Feds unveil huge plan to jump-start economy

November 25, 2008 6:21:57 PM PST
The government Tuesday announced a massive new plan to jump-start the economy and encourage people to get mortgages, buy new cars and start shopping again.

The government will buy $600 billion in mortgage-backed securities in the hopes of freeing up money for making home loans.

Another $200 billion will go to banks and credit card companies for making loans to consumers and small businesses.

The number of people in a position to borrow all of that money is largely unknown.

However, as the holiday shopping season gets underway the great fear is that consumers will cut back sharply and drive the economy into a deeper hole.

Buying a car or any big-ticket item has been tough.

Banks tightened credit for fear consumers were overwhelmed by falling home prices and hefty mortgage payments. The stranglehold on consumers has put pressure on retailers, causing the economy to sink.

"I think they should be spending. You have to keep between the rails, though. If you spend too much eventually it's going to catch up. And they say, if you're going to dance, you have to pay the fiddler," said Danville resident john Klassen.

The government's plan is supposed to loosen credit, but some consumers say they're already in too much debt to spend again.

"We've got a pretty high credit card balance right now that we're dealing with. We've got to take care of ourselves first I guess," said Albany resident Laurie Amaro.

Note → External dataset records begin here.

// tb_prog_freq: loads the synthesizer word for several addresses and
// captures ser_output on each rising edge of prg_clk, as the synthesizer
// would. Checks 14 programming clock pulses, the word (three zeros and the
// 11 ROM bits, MSB first), that prg_clk is 0 outside a cycle, and that
// finish drops at the start and rises at the end.
`include "tb_check.svh"
module tb_prog_freq;
  import bert_pkg::*;
  `TB_COUNTERS
  logic clk = 0, rst_n = 0, load = 0, finish, prg_clk, sdata;
  logic [4:0] addr = 0;
  always #720 clk = ~clk;
  localparam logic [32*11-1:0] ROMV = prog_freq_default_rom();

  prog_freq dut (.clk, .rst_n, .address(addr), .load, .finish, .prg_clk,
    .ser_output(sdata));

  logic [13:0] captured;
  int pulses;
  always @(posedge prg_clk) begin
    captured <= {captured[12:0], sdata};
    pulses++;
  end

  initial begin
    repeat (2000) @(posedge clk);
    failures++;
    `TB_FINISH
  end

  initial begin
    int idle_pulses;
    repeat (2) @(posedge clk);
    rst_n <= 1;
    for (int a = 0; a < 32; a += 9) begin
      addr <= 5'(a);
      pulses = 0;
      load <= 1; @(posedge clk); load <= 0;
      #1 `CHECK(!finish, "finish low during programming")
      wait (finish);
      @(posedge clk);
      `CHECK(pulses == 14, $sformatf("14 programming clocks (%0d)", pulses))
      `CHECK(captured == {3'b000, ROMV[a*11 +: 11]},
             $sformatf("word for address %0d: %b", a, captured))
      idle_pulses = pulses;
      repeat (5) @(posedge clk);
      `CHECK(pulses == idle_pulses && !prg_clk, "programming clock stopped when idle")
      `CHECK(finish, "finish stays high")
    end
    `TB_FINISH
  end
endmodule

Others like David Marzola of Dublin think the time is right to spend again.

He says, "There are some good prices out there now on all of retail along with cars. So if credit becomes available I think people will start buying again."

When asked if he was included Marzola replied, "Maybe not a car. But maybe some big-ticket items, yes."

This is a flip-flop on the part of Treasury Secretary Paulson. At first he planned to buy toxic loans. Then he decided against it. Now he has changed his mind again.

Stanford Professor of Finance Jonathan Berk at the Graduate School of Business says this erodes confidence.

"The overall sense is that people do not have a lot of confidence that the administration really knows what they're doing. And, every time they change their minds on things it adds to a lack of confidence," Said Berk.

Secretary Paulson defended changing his mind, "It is naive for any of us to think that when you are dealing with a situation of this magnitude that a bill could be passed or a single action taken to make all the issues go away."

Some analysts thing it would take as long three months for the impact to trickle down to consumers. However, Tuesday's news did have a big impact on mortgage rates.

ABC7's financial partner Bloomberg reports that the rate for a 30-year fixed mortgage fell three-quarters of a percent to 5.5 percent.